I’ve tried, once again, briefly, to capture the germ of the ideas of Harvey, Jaques, and Bateson in a Power Point; Logical Types, Clouds, and Fantasies.  The text will have to wait, and maybe graphics are far more effective in any case.

Although I can hardly spell “epistemology,” I have been able to stop several conversations dead by pronouncing it!  Until we are willing to learn how we know what we know, we are “bound” to continue repeating the errors of the past that we have observed in applying systemic approaches to industrialization.

As I said at the start of this page, there are a number of things that I want to address, in fact, need to address; it requires time to access the information and winnow the wheat from the chaff.  There is no shortage of chaff.  But at least I hope that I have given you some indication of the direction that I believe that we need to take.  If nothing else, at least there are a couple of Power Point presentations available in the meantime.

 
Postscript

I put some time aside in March/April 2008 to pummel the pages in this section into shape; they have sat around in varying degrees of incoherence since 2005.  Instead, however, I overcame a blockage regarding the Theory of Constraint’s approach to project management, Critical Chain, and consumed that carefully allotted time with writing new pages about project operations rather than rescuing these old pages on broader and more fundamental issues.

At the same time a need arose to introduce healthcare and to differentiate between Theory of Constraints and Lean.  If we don’t understand this difference now, then we, in the West, are going to go down the same path of “current fad = eventual failure.”  That people are open to such fads is powerful evidence that we all want to improve, and I care a great deal that failure to improve will be read as fact that we can’t improve, rather than a failure to truly understand the underlying and fundamental problem.
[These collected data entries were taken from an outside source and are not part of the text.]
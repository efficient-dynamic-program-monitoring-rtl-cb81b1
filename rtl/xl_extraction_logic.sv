// xl_extraction_logic: the extraction logic of one core.
//
// It selects which committing instructions of the monitored program are
// copied into the communication queue, in one of two modes chosen by the
// monitor:
//   * table-driven: the PC (I flag) and the data address (D flag) of each
//     committing instruction are looked up in the ternary extraction table;
//     a hit on a valid entry forwards the instruction, a hit on an entry
//     with the suspension bit suspends the table, after which every
//     instruction's {PC, data address} is forwarded until the monitor
//     clears the suspension register (xl_table_ctrl);
//   * forward-bit: a forward bit per instruction, read from the annotation
//     section by the fetching component (xl_fetch), travels with the
//     instruction in its ROB entry (xl_rob_fb) and decides at commit.
// In both modes the forwarding component (xl_forward) writes the message at
// QBR + RQR and stalls commit while the target entry is still full.  The
// message is the data address for a memory instruction and the result for
// any other instruction.  Before the monitored program enters the kernel
// (kern_req) it is held (kern_stall) until the queue is empty, so that the
// monitor has checked everything first.  The logic does nothing while its
// enable bit is clear: each core has one, and only the core running the
// monitored process turns it on.
//
// The monitor programs it through a register port (cfg_*, map in xl_pkg).
// Commit interface: cm_valid/cm_rec/cm_rob_idx, accepted when cm_ready.  The
// decision is combinational, so a forwarded instruction commits in the same
// cycle its entry is written.  The register map, the library-region
// registers and the payload choice are this design's; the two modes, the
// registers ABR/QBR/RQR/suspension and the address arithmetic follow the
// description.
module xl_extraction_logic
  import xl_pkg::*;
#(
  parameter int unsigned TBL_ENTRIES   = 32,
  parameter int unsigned ROB_ENTRIES   = 64,
  parameter int unsigned NINS          = 2,
  parameter int unsigned NLIB          = 4,
  parameter int unsigned FETCH_DEPTH   = 4,
  parameter int unsigned INSTR_BYTES   = 4,
  parameter int unsigned QUEUE_ENTRIES = 65536
) (
  input  logic                                     clk,
  input  logic                                     rst_n,
  // configuration registers
  input  logic                                     cfg_we,
  input  logic [7:0]                               cfg_addr,
  input  logic [DATA_W-1:0]                        cfg_wdata,
  output logic                                     enabled,
  output xl_mode_e                                 mode,
  output logic                                     suspended,
  // fetch stage
  input  logic                                     if_valid,
  input  logic [ADDR_W-1:0]                        if_pc,
  output logic                                     if_ready,
  output logic                                     fb_valid,
  output logic                                     fb_bit,
  input  logic                                     fb_ready,
  output logic                                     ann_req_valid,
  output logic [ADDR_W-1:0]                        ann_req_addr,
  input  logic                                     ann_req_ready,
  input  logic                                     ann_rsp_valid,
  input  logic [7:0]                               ann_rsp_data,
  // ROB insertion
  input  logic [NINS-1:0]                          rob_ins_en,
  input  logic [NINS-1:0][$clog2(ROB_ENTRIES)-1:0] rob_ins_idx,
  input  logic [NINS-1:0]                          rob_ins_fb,
  // commit stage
  input  logic                                     cm_valid,
  input  xl_commit_t                               cm_rec,
  input  logic [$clog2(ROB_ENTRIES)-1:0]           cm_rob_idx,
  output logic                                     cm_ready,
  // kernel entry
  input  logic                                     kern_req,
  output logic                                     kern_stall,
  // communication queue
  output logic                                     q_wr_valid,
  output logic [ADDR_W-1:0]                        q_wr_addr,
  output xl_msg_t                                  q_wr_msg,
  input  logic                                     q_wr_ready,
  input  logic                                     q_empty,
  // events
  output logic                                     ev_fwd,
  output logic                                     ev_qstall,
  output logic                                     update_bit
);

  logic [ADDR_W-1:0]           abr, cmask, st_tag, st_care, qbr, rqr;
  logic                        st_id;
  logic [NLIB-1:0][ADDR_W-1:0] lib_base, lib_lim;
  logic                        tbl_active, fb_active;
  logic                        tw_en, sus_wr, qbr_wr, rqr_wr;
  logic [$clog2(TBL_ENTRIES)-1:0] tw_idx;
  xl_tag_t                     tw_tag;
  xl_dir_t                     tw_dir;
  logic                        t_fwd, rob_fb, f_fwd, fwd_req, fwd_stall, fwd_done, cm_fire;
  xl_msg_t                     t_msg, f_msg, fwd_msg;

  // ---------------- configuration registers ----------------
  always_ff @(posedge clk or negedge rst_n) begin
    if (!rst_n) begin
      enabled  <= 1'b0;
      mode     <= MODE_TABLE;
      abr      <= '0;
      cmask    <= '0;
      st_tag   <= '0;
      st_id    <= 1'b0;
      st_care  <= '0;
      lib_base <= '0;
      lib_lim  <= '0;
    end else if (cfg_we) begin
      unique case (cfg_addr)
        CFG_CTRL:  begin
                     enabled <= cfg_wdata[0];
                     mode    <= xl_mode_e'(cfg_wdata[1]);
                   end
        CFG_ABR:   abr     <= cfg_wdata[ADDR_W-1:0];
        CFG_CMASK: cmask   <= cfg_wdata[ADDR_W-1:0];
        CFG_TAG:   begin
                     st_tag <= cfg_wdata[ADDR_W-1:0];
                     st_id  <= cfg_wdata[32];
                   end
        CFG_CARE:  st_care <= cfg_wdata[ADDR_W-1:0];
        default: begin
          for (int r = 0; r < NLIB; r++) begin
            if (cfg_addr == CFG_LIB_BASE + 8'(r)) lib_base[r] <= cfg_wdata[ADDR_W-1:0];
            if (cfg_addr == CFG_LIB_LIM  + 8'(r)) lib_lim[r]  <= cfg_wdata[ADDR_W-1:0];
          end
        end
      endcase
    end
  end

  assign tw_en  = cfg_we && (cfg_addr == CFG_TBLWR);
  assign tw_idx = cfg_wdata[16 +: $clog2(TBL_ENTRIES)];
  assign tw_tag = '{used: cfg_wdata[8], id: st_id, tag: st_tag, care: st_care};
  assign tw_dir = '{valid: cfg_wdata[7], susp: cfg_wdata[6], ttype: cfg_wdata[TYPE_W-1:0]};
  assign sus_wr = cfg_we && (cfg_addr == CFG_SUSP);
  assign qbr_wr = cfg_we && (cfg_addr == CFG_QBR);
  assign rqr_wr = cfg_we && (cfg_addr == CFG_RQR);

  assign tbl_active = enabled && (mode == MODE_TABLE);
  assign fb_active  = enabled && (mode == MODE_FBIT);

  // ---------------- table-driven mode ----------------
  xl_table_ctrl #(.ENTRIES(TBL_ENTRIES)) u_table (
    .clk, .rst_n,
    .active    (tbl_active),
    .tw_en, .tw_idx, .tw_tag, .tw_dir,
    .sus_wr,
    .sus_wdata (cfg_wdata[0]),
    .sus_q     (suspended),
    .cm_valid,
    .cm_rec,
    .cm_fire,
    .fwd       (t_fwd),
    .msg       (t_msg),
    .update_bit
  );

  // ---------------- forward-bit mode ----------------
  xl_fetch #(.INSTR_BYTES(INSTR_BYTES), .NLIB(NLIB), .DEPTH(FETCH_DEPTH)) u_fetch (
    .clk, .rst_n,
    .active (fb_active),
    .abr, .cmask, .lib_base, .lib_lim,
    .if_valid, .if_pc, .if_ready,
    .ann_req_valid, .ann_req_addr, .ann_req_ready,
    .ann_rsp_valid, .ann_rsp_data,
    .fb_valid, .fb_bit, .fb_ready
  );

  xl_rob_fb #(.ROB_ENTRIES(ROB_ENTRIES), .NINS(NINS)) u_rob_fb (
    .clk, .rst_n,
    .ins_en  (rob_ins_en),
    .ins_idx (rob_ins_idx),
    .ins_fb  (rob_ins_fb),
    .cm_idx  (cm_rob_idx),
    .cm_fb   (rob_fb)
  );

  assign f_fwd = cm_valid && fb_active && rob_fb;
  always_comb begin
    f_msg         = '0;
    f_msg.kind    = cm_rec.is_mem ? MSG_MADDR : MSG_VALUE;
    f_msg.payload = cm_rec.is_mem ? DATA_W'(cm_rec.daddr) : cm_rec.result;
  end

  // ---------------- forwarding ----------------
  assign fwd_req = (mode == MODE_FBIT) ? f_fwd : t_fwd;
  assign fwd_msg = (mode == MODE_FBIT) ? f_msg : t_msg;

  xl_forward #(.QUEUE_ENTRIES(QUEUE_ENTRIES)) u_forward (
    .clk, .rst_n,
    .qbr_wr, .rqr_wr,
    .cfg_wdata (cfg_wdata[ADDR_W-1:0]),
    .qbr, .rqr,
    .fwd_req, .fwd_msg, .fwd_stall, .fwd_done,
    .q_wr_valid, .q_wr_addr, .q_wr_msg, .q_wr_ready
  );

  assign cm_ready   = !fwd_stall;
  assign cm_fire    = cm_valid && cm_ready;
  assign kern_stall = enabled && kern_req && !q_empty;
  assign ev_fwd     = fwd_done;
  assign ev_qstall  = fwd_stall;

endmodule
Writing about projects gave me some insight into how much multiple parallel dependencies in healthcare are the cause of so much of the chaos and falling productivity there.  A significant issue is that without an underlying logistical approach – without bringing time into the focusing process – we will not know the difference between the important and the urgent in healthcare.  The Toyota Production System, upon which Lean is loosely modelled has an underlying logistical process embedded within it.  Lean unfortunately has been ported to healthcare without this.  Not knowing where to focus, and why, therefore becomes totally non-systemic.  “Totally non-systemic” is a nice way of saying “reactionary.”

Having to write something to differentiate Lean and Theory of Constraints has been, in retrospect, a useful exercise because it helped me to frame how to deal with the jumble of Toyota, Kaizen, and Lean.  New English translations of the early work of Shingo and Ohno are also now available and that should help even further.

I am reminded, more and more, that the fundamentals – well almost all of the fundamentals – that we must address were identified and effectively dealt with between the 1880’s and the 1920’s.  That is they arose with industrialization and were overcome.  The only aspect which had to wait until the 1970’s was the formalized concept of a weakest link.  If we return to the original work of Taylor, Deming, Ohno, Shigeo, and Goldratt, we will be so much better off.  To do so begs that we accept responsibility ourselves rather than to transfer it to someone else.